2. Instrumental S - Ex. A stone broke the window.
1 and 2 Ss cannot be coordinated - ex. * John and a stone broke the window.
3. Affected S - a) the subject in non-volitional actions - ex. He fell down. B) in the so called medial ∑s. ex. The chicken is cooking. C) in normal passive structures/∑s where affected = patient - ex.

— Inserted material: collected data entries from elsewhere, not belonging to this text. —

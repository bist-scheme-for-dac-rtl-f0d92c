// tb_pattern_counter: self-checking test of the pattern counter (TPG).
// Checks reset value, +1 per rising clock edge while enabled, the `last`
// flag on the all-ones code, wrap-around, and clearing while disabled,
// against a reference count kept in the testbench.
module tb_pattern_counter;
  timeunit 1ns; timeprecision 1ps;
  localparam int unsigned N = 4;
  logic clk = 1'b0, rst_n = 1'b0, en = 1'b0;
  logic [N-1:0] code;
  logic last;
  int checks = 0, failures = 0;
  int ref_code = 0;

  pattern_counter #(.N(N)) dut (.clk, .rst_n, .en, .code, .last);

  always #5 clk = ~clk;

  task automatic chk(input bit ok, input string what);
    checks++;
    if (!ok) begin failures++; $display("FAIL %s: code=%0d ref=%0d last=%0b", what, code, ref_code, last); end
  endtask

  initial begin
    #1000; failures++; $display("watchdog"); $display("TB_RESULT checks=%0d failures=%0d", checks, failures); $finish;
  end

  initial begin
    repeat (2) @(posedge clk);
    #1 chk(code == 0, "reset");
    rst_n = 1'b1;
    @(negedge clk); en = 1'b1;
    for (int i = 0; i < 40; i++) begin
      @(negedge clk);
      ref_code = (ref_code + 1) % (1 << N);
      chk(code == N'(ref_code), "count");
      chk(last == (ref_code == (1 << N) - 1), "last");
      if (i == 20) begin en = 1'b0; @(negedge clk); ref_code = 0; chk(code == 0, "clear"); en = 1'b1; end
    end
    $display("TB_RESULT checks=%0d failures=%0d", checks, failures);
    $finish;
  end
endmodule
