// test_mux: input selector in front of the DAC under test.
//
// With `test` low the DAC receives the normal functional code `normal_code`
// (input 0); with `test` high it receives the test pattern `pattern_code`
// from the pattern counter (input 1). Purely combinational, N bits wide.
// The input numbering follows the scheme's block diagram.
module test_mux #(
  parameter int unsigned N = 8
) (
  input  logic         test,
  input  logic [N-1:0] normal_code,
  input  logic [N-1:0] pattern_code,
  output logic [N-1:0] dac_code
);
  timeunit 1ns; timeprecision 1ps;

  always_comb dac_code = test ? pattern_code : normal_code;
endmodule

The window was broken by John
a patient S agentive

complement
4. Recipient S - a) with verbs of possession: have, own, possess - ex. Marry has a dog. B) with verbs of non-volitional sense perception: see (but not look at), hear (but not listen to), smell (not always), taste (not always). Usually such ∑s do not have imperative and progressive form in English and do not take adverbial manner - ex. *Quickly she saw the rabbit. C) in passive ∑s with recipient S - ex. The girl was given a book by the boy.

Recipient S |O. pat| C.ag
5. Locative S - The city is clouded.
6. Temporal S - It denotes time - ex. Yesterday was a holiday.
7. Eventive S - It denotes event - ex. The wedding is on Monday.
Morphological realizations of the S
1. A noun-phrase (N-Ph) - the prototypical S constituent - ex. Blood is thicker than water. Here we have simple N-Ph. The girl you were talking to is my sister. Here we have a complex N-Ph.
2. Finite clause - a) "that" clause - ex. That his wife left him doesn't make him unhappy. B) "Wh" clause - ex. What was said above is horseshit.